SEBI has told companies to disclose details on fresh share issuance and share acquisition for 18 months prior to its IPO filing.
Such companies should disclose additional “non-traditional” information such as trends in key performance indicators (KPIs) over the past years, valuations in earlier rounds of fundraising and market conditions in order to give investors a more justified view of future profitability, such companies will need to disclose.
In a traditional way, which is more relevant in the case of profit-making firms, companies typically justify their IPO pricing and valuation based on accounting metrics such as earnings per share, price to earnings (P/E), return on net worth and net asset value and comparing such metrics with peer companies.
SEBI’s proposed norms would apply to what type of companies?
This proposal aims to cover only those companies which don't fulfil the three-year profitability track record, while the rules remain unchanged for others.
These rules will apply to IPO-bound loss-making companies, which would now be required to give a detailed justification after SEBI found a growing number of companies filing offer documents under regulation 6(2) — companies not having a track record and not having operating profit in the preceding three years.
What prompted SEBI to introduce these measures?
Many of these new-age technology firms do not have a listed peer. These norms are announced with a view to protect investors, especially retail investors.
Due to the recent market correction, many of the recently listed new-age technology firms such as food delivery platform Zomato, beauty and fashion e-tailer FSN E-Commerce (Nykaa), One97 Communications (Paytm), PB Fintech (PolicyBazaar) and CarTrade have seen their shares collapse 35-50% since their listing.
But why do such companies make losses for a long period?

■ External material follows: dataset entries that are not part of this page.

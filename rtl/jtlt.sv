// jtlt: Jump Target-address Lookup Table.
//
// A hardware cache of the translator's dispatch table: each entry pairs a
// source-binary PC (SPC) with the translated code-cache PC (TPC) of the
// superblock that starts there. A register-indirect jump holds an SPC; the
// table turns it into a TPC without running the software dispatch code. Like a
// software-managed TLB it is filled only by software (here the JTLT-write
// instruction, applied at retirement), so a hit is always correct; a miss
// sends fetch to the dispatch code.
//
// Organisation (this design's choice; only the entry count is given):
// direct-mapped, indexed by SPC[IDXW+1:2] (4-byte source instructions), with
// the full SPC kept as tag. Lookup is combinational; a write takes effect on
// the next clock edge. Reset invalidates all entries.
module jtlt
  import ildp_pkg::*;
#(
  parameter int ENTRIES = 256
) (
  input  logic  clk,
  input  logic  rst_n,
  // lookup
  input  word_t lk_spc,
  output logic  lk_hit,
  output word_t lk_tpc,
  // software fill
  input  logic  wr_en,
  input  word_t wr_spc,
  input  word_t wr_tpc
);
  localparam int IDXW = $clog2(ENTRIES);

  logic [ENTRIES-1:0] vld;
  word_t              tag [ENTRIES];
  word_t              tpc [ENTRIES];

  logic [IDXW-1:0] lk_idx, wr_idx;
  assign lk_idx = lk_spc[IDXW+1:2];
  assign wr_idx = wr_spc[IDXW+1:2];

  assign lk_hit = vld[lk_idx] && (tag[lk_idx] == lk_spc);
  assign lk_tpc = tpc[lk_idx];

  always_ff @(posedge clk or negedge rst_n) begin
    if (!rst_n) vld <= '0;
    else if (wr_en) vld[wr_idx] <= 1'b1;
  end

  always_ff @(posedge clk) begin
    if (wr_en) begin
      tag[wr_idx] <= wr_spc;
      tpc[wr_idx] <= wr_tpc;
    end
  end
endmodule
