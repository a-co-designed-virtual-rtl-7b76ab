// tb_jtlt: self-checking test of the jump target-address lookup table.
//
// Fills entries through the software write port and looks up SPCs against a
// reference associative array that keeps, per direct-mapped index, the last
// SPC written there. Checks hits, misses (never-written SPCs and SPCs evicted
// by a conflicting write) and the returned TPC. Lookups are combinational; a
// write is visible from the next cycle.
module tb_jtlt;
  import ildp_pkg::*;
  localparam int ENTRIES = 256;
  logic clk = 0, rst_n = 0;
  word_t lk_spc, lk_tpc, wr_spc, wr_tpc;
  logic  lk_hit, wr_en;
  int checks = 0, failures = 0;

  jtlt #(.ENTRIES(ENTRIES)) dut (.*);

  always #5 clk = ~clk;
  initial begin
    repeat (20000) @(posedge clk);
    failures++;
    $display("TB_RESULT checks=%0d failures=%0d", checks, failures);
    $finish;
  end

  word_t ref_spc [ENTRIES];
  word_t ref_tpc [ENTRIES];
  logic  ref_v   [ENTRIES];

  task automatic look(word_t spc);
    int i;
    i = int'(spc[9:2]);
    lk_spc = spc;
    #1;
    checks++;
    if (ref_v[i] && ref_spc[i] == spc) begin
      if (lk_hit !== 1'b1 || lk_tpc !== ref_tpc[i]) begin
        failures++;
        $display("FAIL hit expected spc=%h got hit=%b tpc=%h want %h", spc, lk_hit, lk_tpc, ref_tpc[i]);
      end
    end else if (lk_hit !== 1'b0) begin
      failures++;
      $display("FAIL miss expected spc=%h", spc);
    end
  endtask

  initial begin
    wr_en = 0; wr_spc = 0; wr_tpc = 0; lk_spc = 0;
    for (int i = 0; i < ENTRIES; i++) ref_v[i] = 0;
    repeat (2) @(posedge clk);
    rst_n = 1;
    @(negedge clk);
    look(64'h1000);                        // empty table misses
    for (int n = 0; n < 600; n++) begin
      word_t s;
      @(negedge clk);
      s = {32'h0, $urandom} & 64'h0000_0000_0000_7ffc;   // word-aligned SPCs, many conflicts
      if ($urandom_range(0, 2) != 0) begin
        wr_en = 1; wr_spc = s; wr_tpc = {$urandom, $urandom};
        @(negedge clk);
        wr_en = 0;
        ref_v[int'(s[9:2])] = 1; ref_spc[int'(s[9:2])] = s; ref_tpc[int'(s[9:2])] = wr_tpc;
      end
      look(s);
      look({32'h0, $urandom} & 64'h0000_0000_0000_7ffc);
      look(s ^ 64'h1_0000_0000);           // same index, different tag
    end
    $display("TB_RESULT checks=%0d failures=%0d", checks, failures);
    $finish;
  end
endmodule
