// load_queue: shared load queue for memory ordering.
//
// Processing elements issue loads and stores out of program order with
// respect to each other. Each load gets a slot in program order at dispatch;
// when it executes it records its address here. When a store executes, its
// address is compared with every younger load that has already executed (the
// loads from the store's dispatch-time position to the tail, plus loads
// recording in the same cycle). A match is an ordering violation: the oldest
// offending load is reported so the reorder buffer can squash it and refetch
// from it when it reaches retirement. Slots are freed as loads retire.
// Sizes and full-word address matching are this design's choices.
module load_queue
  import ildp_pkg::*;
#(
  parameter int DEPTH = 32,
  parameter int NLD   = 8,
  parameter int NST   = 8
) (
  input  logic  clk,
  input  logic  rst_n,
  input  logic  flush,
  input  qidx_t head,
  input  qidx_t tail,
  input  logic [3:0] free_n,   // loads retiring this cycle
  // loads recording their address
  input  logic  ld_valid [NLD],
  input  qidx_t ld_pos   [NLD],
  input  rtag_t ld_rtag  [NLD],
  input  word_t ld_addr  [NLD],
  // store broadcasts
  input  stbc_t st [NST],
  // violations
  output logic  viol_valid [NST],
  output rtag_t viol_rtag  [NST]
);
  localparam int AW = $clog2(DEPTH);

  logic [DEPTH-1:0] ex;
  word_t            addr [DEPTH];
  rtag_t            rtag [DEPTH];

  always_comb begin
    for (int j = 0; j < NST; j++) begin
      int first;
      int n;
      logic [AW-1:0] e;
      n             = 0;
      e             = '0;
      viol_valid[j] = 1'b0;
      viol_rtag[j]  = '0;
      first         = 2*DEPTH;
      if (st[j].valid) begin
        n = int'(qidx_t'(tail - st[j].lqpos) & qidx_t'(2*DEPTH-1));
        for (int i = 0; i < DEPTH; i++) begin
          e = AW'(st[j].lqpos) + AW'(i);
          if (i < n && ex[e] && addr[e] == st[j].addr && i < first) begin
            first         = i;
            viol_valid[j] = 1'b1;
            viol_rtag[j]  = rtag[e];
          end
          for (int k = 0; k < NLD; k++)
            if (i < n && ld_valid[k] && ld_pos[k][AW-1:0] == e &&
                ld_addr[k] == st[j].addr && i < first) begin
              first         = i;
              viol_valid[j] = 1'b1;
              viol_rtag[j]  = ld_rtag[k];
            end
        end
      end
    end
  end

  always_ff @(posedge clk or negedge rst_n) begin
    if (!rst_n) ex <= '0;
    else if (flush) ex <= '0;
    else begin
      for (int i = 0; i < 8; i++)
        if (4'(i) < free_n) ex[AW'(head) + AW'(i)] <= 1'b0;
      for (int k = 0; k < NLD; k++)
        if (ld_valid[k]) ex[ld_pos[k][AW-1:0]] <= 1'b1;
    end
  end

  always_ff @(posedge clk)
    for (int k = 0; k < NLD; k++)
      if (ld_valid[k]) begin
        addr[ld_pos[k][AW-1:0]] <= ld_addr[k];
        rtag[ld_pos[k][AW-1:0]] <= ld_rtag[k];
      end
endmodule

In its consultation paper, SEBI said that new-age tech companies generally remain loss-making for a longer period before achieving break-even as these companies in their growth phase opt for gaining scale over profits.
Investors are onboarded on these companies on the premise of future potential and accordingly, the company strives for long-term market leadership rather than short-term profitability considerations, SEBI said
“The growth in such businesses comes from expanding into new micro-markets and adding or acquiring new customers/companies/technology etc. Thus, profitability targets are longer-term goals,” it added.